▶ **Problem**
Copy out each line below containing "counts".

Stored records
// data_latch32: the delay value latch of one channel (U1..U4 of the counting
// logic). Four 8-bit registers form one 32-bit word; each is written from
// the microcontroller data bus `d` on the clock edge where its own strobe
// wr[i] (WR0..WR3) is high, so the microcontroller writes the delay one byte
// at a time, byte 0 being the least significant. `q` holds the assembled word
// and feeds the preset input of the channel's counter.
//
// Timing: a byte appears on `q` one clock after its strobe. Synchronous,
// active-high reset clears the word.
// Splitting the word into byte latches follows the counting logic of the
// controller; edge-triggered registers in place of transparent latches and
// the reset value of zero are this design's choices.
module data_latch32 #(
  parameter int unsigned DATA_W = 8,
  parameter int unsigned BYTES  = 4
) (
  input  logic                      clk,
  input  logic                      rst,
  input  logic [DATA_W-1:0]         d,
  input  logic [BYTES-1:0]          wr,
  output logic [BYTES*DATA_W-1:0]   q
);

  logic [BYTES-1:0][DATA_W-1:0] bytes_q;

  always_ff @(posedge clk) begin
    if (rst) begin
      bytes_q <= '0;
    end else begin
      for (int i = 0; i < int'(BYTES); i++)
        if (wr[i]) bytes_q[i] <= d;
    end
  end

  assign q = bytes_q;

endmodule
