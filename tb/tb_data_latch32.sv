// tb_data_latch32: self-checking test of the 32-bit byte-written delay latch.
// Writes random bytes through random strobe patterns (including several
// strobes at once and none) and compares the word with a reference model
// kept as four separate bytes. Also checks reset clears the word.
`timescale 1ns/1ps
module tb_data_latch32;
  logic        clk = 1'b0;
  logic        rst;
  logic [7:0]  d;
  logic [3:0]  wr;
  logic [31:0] q;
  logic [7:0]  model [4];
  int checks = 0, failures = 0;

  data_latch32 dut (.clk(clk), .rst(rst), .d(d), .wr(wr), .q(q));

  always #50 clk = ~clk;

  initial begin
    #1_000_000;
    failures++;
    $display("watchdog expired");
    $display("TB_RESULT checks=%0d failures=%0d", checks, failures);
    $finish;
  end

  task automatic check_q();
    logic [31:0] exp;
    exp = {model[3], model[2], model[1], model[0]};
    checks++;
    if (q !== exp) begin
      failures++;
      $display("FAIL q=%08h expected %08h", q, exp);
    end
  endtask

  initial begin
    rst = 1'b1; d = '0; wr = '0;
    for (int i = 0; i < 4; i++) model[i] = '0;
    @(negedge clk); @(negedge clk);
    rst = 1'b0;
    check_q();
    for (int n = 0; n < 400; n++) begin
      d  = 8'($urandom);
      wr = (n < 4) ? 4'(1 << n) : 4'($urandom);
      for (int i = 0; i < 4; i++) if (wr[i]) model[i] = d;
      @(negedge clk);
      wr = '0;
      d  = 8'($urandom);
      @(negedge clk);
      check_q();
    end
    rst = 1'b1;
    @(negedge clk);
    rst = 1'b0;
    for (int i = 0; i < 4; i++) model[i] = '0;
    check_q();
    $display("TB_RESULT checks=%0d failures=%0d", checks, failures);
    $finish;
  end
endmodule
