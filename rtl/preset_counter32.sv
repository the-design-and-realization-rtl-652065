// preset_counter32: the presettable down counter of one channel (U5 of the
// counting logic). `load` copies the preset value `din` into the counter.
// While `en` is high the counter counts down by one per clock until it
// reaches 0, where it stops. `cout` is the terminal-count output: it rises
// on the clock edge on which the counter, while enabled, reaches (or already
// is at) 0, and stays high until the next load or reset.
//
// Timing: with the counter loaded with N >= 1 and `en` first seen high at
// clock edge k, the count steps at edges k+1 .. k+N and `cout` rises at edge
// k+N, i.e. N clock periods after the enable edge. For N = 0 it rises at
// edge k+1. Reset is synchronous and active high.
// Counting down to 0 and signalling on COUT follows the controller's
// counting logic; the registered COUT and the stop at 0 are this design's
// choices.
module preset_counter32 #(
  parameter int unsigned WIDTH = 32
) (
  input  logic             clk,
  input  logic             rst,
  input  logic             load,
  input  logic [WIDTH-1:0] din,
  input  logic             en,
  output logic [WIDTH-1:0] count,
  output logic             cout
);

  logic [WIDTH-1:0] count_next;

  always_comb begin
    count_next = count;
    if (en && count != '0) count_next = count - WIDTH'(1);
  end

  always_ff @(posedge clk) begin
    if (rst) begin
      count <= '0;
      cout  <= 1'b0;
    end else if (load) begin
      count <= din;
      cout  <= 1'b0;
    end else begin
      count <= count_next;
      if (en && count_next == '0) cout <= 1'b1;
    end
  end

endmodule
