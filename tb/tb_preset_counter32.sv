// tb_preset_counter32: self-checking test of the 32-bit preset down counter.
// For a set of preset values it loads the counter, raises the enable and
// counts the clock periods until COUT rises, which must equal the preset
// (one period for a preset of 0). It also checks that the counter holds
// while disabled, stops at 0 with COUT held, that a load clears COUT, and
// that a value above 2^31 loads and counts.
`timescale 1ns/1ps
module tb_preset_counter32;
  logic        clk = 1'b0;
  logic        rst, load, en;
  logic [31:0] din, count;
  logic        cout;
  int checks = 0, failures = 0;

  preset_counter32 dut (.clk(clk), .rst(rst), .load(load), .din(din),
                        .en(en), .count(count), .cout(cout));

  always #50 clk = ~clk;

  initial begin
    #20_000_000;
    failures++;
    $display("watchdog expired");
    $display("TB_RESULT checks=%0d failures=%0d", checks, failures);
    $finish;
  end

  task automatic check(input bit ok, input string what);
    checks++;
    if (!ok) begin
      failures++;
      $display("FAIL %s (count=%0d cout=%0b)", what, count, cout);
    end
  endtask

  task automatic run(input logic [31:0] n);
    int cycles;
    load = 1'b1; din = n;
    @(negedge clk);
    load = 1'b0; din = 32'($urandom);
    check(count == n && !cout, "load value");
    // held while disabled
    repeat (3) @(negedge clk);
    check(count == n && !cout, "hold while disabled");
    en = 1'b1;
    cycles = 0;
    do begin
      @(negedge clk);
      cycles++;
    end while (!cout && cycles < 100_000);
    check(cycles == ((n == 0) ? 1 : int'(n)), $sformatf("delay %0d took %0d", n, cycles));
    check(count == 0, "count at zero");
    repeat (3) @(negedge clk);
    check(cout && count == 0, "stays at zero with cout");
    en = 1'b0;
  endtask

  initial begin
    rst = 1'b1; load = 1'b0; en = 1'b0; din = '0;
    @(negedge clk); @(negedge clk);
    rst = 1'b0;
    check(count == 0 && !cout, "reset");
    run(32'd55);
    run(32'd1);
    run(32'd0);
    run(32'd2);
    run(32'd500);
    for (int i = 0; i < 5; i++) run(32'($urandom_range(3, 3000)));
    // big preset: check the load and a few steps only
    load = 1'b1; din = 32'hF000_0003;
    @(negedge clk);
    load = 1'b0; en = 1'b1;
    repeat (5) @(negedge clk);
    check(count == 32'hEFFF_FFFE && !cout, "wide count down");
    // load during count restarts it and clears cout
    load = 1'b1; din = 32'd4;
    @(negedge clk);
    load = 1'b0;
    check(count == 4 && !cout, "reload");
    repeat (4) @(negedge clk);
    check(cout, "reload expires");
    rst = 1'b1;
    @(negedge clk);
    rst = 1'b0;
    check(count == 0 && !cout, "reset clears");
    $display("TB_RESULT checks=%0d failures=%0d", checks, failures);
    $finish;
  end
endmodule
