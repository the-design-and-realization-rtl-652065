// pulse_former: the mono-stable trigger in front of each output driver. A
// rising edge on `in` (the channel's delayed trigger) starts an output pulse
// of exactly PULSE_CYCLES clock periods; 50,000 periods of the 10 MHz clock
// give the controller's 5 ms pulse. It is not retriggerable: edges that come
// while the pulse is high are ignored.
//
// Timing: `pulse` rises on the first clock edge that samples `in` high; for
// a registered `in` that is one clock (0.1 us) after `in` rose. It falls
// PULSE_CYCLES edges later. Reset is synchronous
// and active high; `in` already high at reset does not fire.
// The 5 ms width follows the controller; building the one-shot as a digital
// counter on the counting clock, instead of an analog mono-stable, is this
// design's choice.
module pulse_former #(
  parameter int unsigned PULSE_CYCLES = 50_000
) (
  input  logic clk,
  input  logic rst,
  input  logic in,
  output logic pulse
);

  localparam int unsigned CW = $clog2(PULSE_CYCLES + 1);

  logic          in_q;
  logic [CW-1:0] remain;

  always_ff @(posedge clk) begin
    if (rst) begin
      in_q   <= 1'b1;
      remain <= '0;
      pulse  <= 1'b0;
    end else begin
      in_q <= in;
      if (remain != '0) begin
        remain <= remain - CW'(1);
        if (remain == CW'(1)) pulse <= 1'b0;
      end else if (in && !in_q) begin
        remain <= CW'(PULSE_CYCLES);
        pulse  <= 1'b1;
      end
    end
  end

endmodule
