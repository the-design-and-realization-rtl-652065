// tb_pulse_former: self-checking test of the 5 ms one-shot at its default
// width (50,000 clock periods of 10 MHz). Checks that the pulse starts on
// the clock edge that first samples the input high, lasts exactly 5 ms, ignores input edges while
// high, ignores an input already high at reset, and fires again afterwards.
`timescale 1ns/1ps
module tb_pulse_former;
  logic clk = 1'b0;
  logic rst, in, pulse;
  int checks = 0, failures = 0;

  pulse_former dut (.clk(clk), .rst(rst), .in(in), .pulse(pulse));

  always #50 clk = ~clk;

  initial begin
    #30_000_000;
    failures++;
    $display("watchdog expired");
    $display("TB_RESULT checks=%0d failures=%0d", checks, failures);
    $finish;
  end

  task automatic check(input bit ok, input string what);
    checks++;
    if (!ok) begin
      failures++;
      $display("FAIL %s", what);
    end
  endtask

  task automatic fire_and_measure(input bit retrigger);
    realtime t_edge, t_rise, t_fall;
    in = 1'b1;
    t_edge = $realtime + 50.0;      // next rising clock edge samples it
    @(posedge pulse) t_rise = $realtime;
    if (retrigger) begin
      repeat (100) @(negedge clk);
      in = 1'b0;
      repeat (100) @(negedge clk);
      in = 1'b1;
    end
    @(negedge pulse) t_fall = $realtime;
    check(t_rise == t_edge, $sformatf("start %0t after edge", t_rise - t_edge));
    check(t_fall - t_rise == 5.0e6, $sformatf("width %0t ns", t_fall - t_rise));
    @(negedge clk);
    in = 1'b0;
    repeat (3) @(negedge clk);
    check(!pulse, "low after pulse");
  endtask

  initial begin
    rst = 1'b1; in = 1'b1;
    @(negedge clk); @(negedge clk);
    rst = 1'b0;
    repeat (10) @(negedge clk);
    check(!pulse, "input high at reset does not fire");
    in = 1'b0;
    @(negedge clk);
    fire_and_measure(1'b0);
    fire_and_measure(1'b1);
    $display("TB_RESULT checks=%0d failures=%0d", checks, failures);
    $finish;
  end
endmodule
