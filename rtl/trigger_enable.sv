// trigger_enable: the trigger input logic of one channel. It turns the start
// trigger into the counter's counting enable: once the channel is armed (its
// delay has been loaded into the counter), the first rising edge of `trig`
// sets `en`, which then stays high until reset, so the counter runs down to
// zero whatever the trigger does afterwards. A trigger that arrives before
// the channel is armed is ignored, and so is a trigger level that is already
// high when the channel comes out of reset: `en` needs a low-to-high change.
// `clr` (the channel's load strobe) drops `en` so that a reloaded channel
// waits for a new trigger; it does not disturb the edge detector, so a
// trigger that rises just after the load is still seen.
//
// Timing: `en` rises on the first clock edge that samples `trig` high after
// it was sampled low. `trig` is taken to be synchronous to the clock (it
// comes through the controller's input isolation); a synchronizer would add
// its own fixed latency to every delay. Reset is synchronous and active high.
// Producing a counting enable from the trigger follows the controller; the
// edge detection, the hold and the arming rule are this design's choices.
module trigger_enable (
  input  logic clk,
  input  logic rst,
  input  logic arm,
  input  logic clr,
  input  logic trig,
  output logic en
);

  logic trig_q;
  logic rise;

  assign rise = trig && !trig_q;

  always_ff @(posedge clk) begin
    if (rst) begin
      trig_q <= 1'b1;
      en     <= 1'b0;
    end else begin
      trig_q <= trig;
      if (clr)              en <= 1'b0;
      else if (arm && rise) en <= 1'b1;
    end
  end

endmodule
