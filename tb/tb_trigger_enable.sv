// tb_trigger_enable: self-checking test of the trigger input logic. Checks
// that a trigger is ignored while the channel is not armed, that a trigger
// level already high at reset or at arming does not enable, that the first
// rising edge after arming sets the enable on the very next clock edge, and
// that the enable then holds through further trigger activity until reset,
// and that the clear input drops it without hiding a trigger that follows.
`timescale 1ns/1ps
module tb_trigger_enable;
  logic clk = 1'b0;
  logic rst, arm, clr, trig, en;
  int checks = 0, failures = 0;

  trigger_enable dut (.clk(clk), .rst(rst), 
                      .arm(arm), .clr(clr), .trig(trig), .en(en));

  always #50 clk = ~clk;

  initial begin
    #1_000_000;
    failures++;
    $display("watchdog expired");
    $display("TB_RESULT checks=%0d failures=%0d", checks, failures);
    $finish;
  end

  task automatic check(input bit ok, input string what);
    checks++;
    if (!ok) begin
      failures++;
      $display("FAIL %s", what);
    end
  endtask

  initial begin
    rst = 1'b1; arm = 1'b0; clr = 1'b0; trig = 1'b1;
    @(negedge clk); @(negedge clk);
    rst = 1'b0;
    @(negedge clk);
    check(!en, "trigger high through reset does not enable");
    arm = 1'b1;
    repeat (3) @(negedge clk);
    check(!en, "level without edge does not enable");
    trig = 1'b0; arm = 1'b0;
    @(negedge clk);
    trig = 1'b1;
    @(negedge clk);
    check(!en, "edge while not armed ignored");
    trig = 1'b0;
    @(negedge clk);
    arm = 1'b1;
    repeat (2) @(negedge clk);
    check(!en, "armed, no trigger");
    trig = 1'b1;
    @(posedge clk); #1;
    check(en, "enable on the edge sampling the trigger");
    for (int i = 0; i < 50; i++) begin
      @(negedge clk);
      trig = 1'($urandom);
      arm  = 1'($urandom);
      check(en, "enable held");
    end
    rst = 1'b1;
    @(negedge clk);
    rst = 1'b0; trig = 1'b0; arm = 1'b1;
    check(!en, "reset clears");
    @(negedge clk);
    trig = 1'b1;
    @(negedge clk);
    check(en, "second operation");
    // clear drops the enable; a trigger rising right after it is still seen
    trig = 1'b0; clr = 1'b1;
    @(negedge clk);
    clr = 1'b0;
    check(!en, "clear drops enable");
    trig = 1'b1;
    @(negedge clk);
    check(en, "edge right after clear seen");
    $display("TB_RESULT checks=%0d failures=%0d", checks, failures);
    $finish;
  end
endmodule
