// tb_regfile: self-checking test of the 32 x 32-bit register file.
// A reference array tracks every write. Each cycle a random write (or none)
// and two random reads are applied; the reads are checked before the edge
// (combinational, showing the old value even when rw equals ra or rb) and
// after it. Register 0 must read as zero whatever is written to it.
module tb_regfile;
  logic        clk = 1'b0, we;
  logic [4:0]  rw, ra, rb;
  logic [31:0] bus_w, bus_a, bus_b;
  logic [31:0] model [32];
  int checks = 0, failures = 0;
  int same_reg = 0;

  regfile #(.NREGS(32), .W(32)) dut (
    .clk(clk), .we(we), .rw(rw), .bus_w(bus_w), .ra(ra), .rb(rb),
    .bus_a(bus_a), .bus_b(bus_b)
  );

  always #5 clk = ~clk;

  task automatic check_reads(input string when);
    checks += 2;
    if (bus_a !== model[ra]) begin
      failures++;
      $display("FAIL %s busA r%0d=%h expected %h", when, ra, bus_a, model[ra]);
    end
    if (bus_b !== model[rb]) begin
      failures++;
      $display("FAIL %s busB r%0d=%h expected %h", when, rb, bus_b, model[rb]);
    end
  endtask

  initial begin
    repeat (20000) @(posedge clk);
    failures++;
    $display("watchdog expired");
    $display("TB_RESULT checks=%0d failures=%0d", checks, failures);
    $finish;
  end

  initial begin
    // Fill every register once so nothing uninitialised is read.
    we = 1'b1;
    for (int r = 0; r < 32; r++) begin
      @(negedge clk);
      rw = 5'(r); bus_w = $urandom; ra = 5'(r); rb = 5'(r);
      model[r] = (r == 0) ? 32'd0 : bus_w;
    end
    @(negedge clk);
    we = 1'b0;
    for (int i = 0; i < 3000; i++) begin
      @(negedge clk);
      we    = 1'($urandom);
      rw    = 5'($urandom);
      bus_w = $urandom;
      ra    = (i % 4 == 0) ? rw : 5'($urandom);
      rb    = 5'($urandom);
      if (we && (ra == rw || rb == rw) && rw != 0) same_reg++;
      #1;
      check_reads("before edge");
      @(posedge clk);
      if (we && rw != 0) model[rw] = bus_w;
      #1;
      check_reads("after edge");
    end
    checks++;
    if (same_reg == 0) begin
      failures++;
      $display("FAIL no write to a register being read was exercised");
    end
    $display("TB_RESULT checks=%0d failures=%0d", checks, failures);
    $finish;
  end
endmodule
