// register: N-bit register with write enable.
//
// Like a D flip-flop, but N bits wide and with a write enable: when we is 1
// the output takes the input on the rising clock edge, when we is 0 the
// output does not change. The synchronous, active-high reset to RESET_VALUE
// is this design's addition so that the program counter starts at a known
// address.
module register #(
  parameter int unsigned      N           = 32,
  parameter logic [N-1:0]     RESET_VALUE = '0
) (
  input  logic         clk,
  input  logic         rst,
  input  logic         we,
  input  logic [N-1:0] d,
  output logic [N-1:0] q
);
  always_ff @(posedge clk) begin
    if (rst)     q <= RESET_VALUE;
    else if (we) q <= d;
  end
endmodule
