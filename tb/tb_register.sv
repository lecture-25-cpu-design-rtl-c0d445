// tb_register: self-checking test of the N-bit register with write enable.
// Checks reset, that the output follows the input only at a rising edge
// with we = 1, and that it holds its value with we = 0.
module tb_register;
  localparam logic [31:0] RV = 32'h0040_0000;
  logic        clk = 1'b0, rst, we;
  logic [31:0] d, q, model;
  int checks = 0, failures = 0;

  register #(.N(32), .RESET_VALUE(RV)) dut (.clk(clk), .rst(rst), .we(we), .d(d), .q(q));

  always #5 clk = ~clk;

  task automatic expect_q(input logic [31:0] e, input string what);
    checks++;
    if (q !== e) begin
      failures++;
      $display("FAIL %s: q=%h expected %h", what, q, e);
    end
  endtask

  initial begin
    repeat (5000) @(posedge clk);
    failures++;
    $display("watchdog expired");
    $display("TB_RESULT checks=%0d failures=%0d", checks, failures);
    $finish;
  end

  initial begin
    rst = 1'b1; we = 1'b0; d = '0;
    @(negedge clk);
    expect_q(RV, "reset");
    rst = 1'b0;
    model = RV;
    for (int i = 0; i < 1000; i++) begin
      we = 1'($urandom);
      d  = $urandom;
      #2;
      expect_q(model, "no change before the edge");
      @(posedge clk);
      if (we) model = d;
      @(negedge clk);
      expect_q(model, we ? "load" : "hold");
    end
    $display("TB_RESULT checks=%0d failures=%0d", checks, failures);
    $finish;
  end
endmodule
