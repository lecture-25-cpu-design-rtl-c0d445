// adder: N-bit adder with carry in and carry out (32 bits by default).
//
// Sum = A + B + CarryIn, CarryOut is the carry out of the top bit. It is a
// ripple chain of N one-bit full adders, the structure the adder-subtractor
// is described with; the ripple form is this design's choice, a synthesis
// tool may restructure it. Purely combinational, no clock.
module adder #(
  parameter int unsigned N = 32
) (
  input  logic [N-1:0] a,
  input  logic [N-1:0] b,
  input  logic         carry_in,
  output logic [N-1:0] sum,
  output logic         carry_out
);
  logic [N:0] c;
  assign c[0] = carry_in;

  for (genvar i = 0; i < N; i++) begin : g_bit
    full_adder u_fa (
      .a   (a[i]),
      .b   (b[i]),
      .cin (c[i]),
      .sum (sum[i]),
      .cout(c[i+1])
    );
  end

  assign carry_out = c[N];
endmodule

▶ **Answer to the exercise**
// While `en` is high the counter counts down by one per clock until it
// counts the clock periods until COUT rises, which must equal the preset
// that a value above 2^31 loads and counts.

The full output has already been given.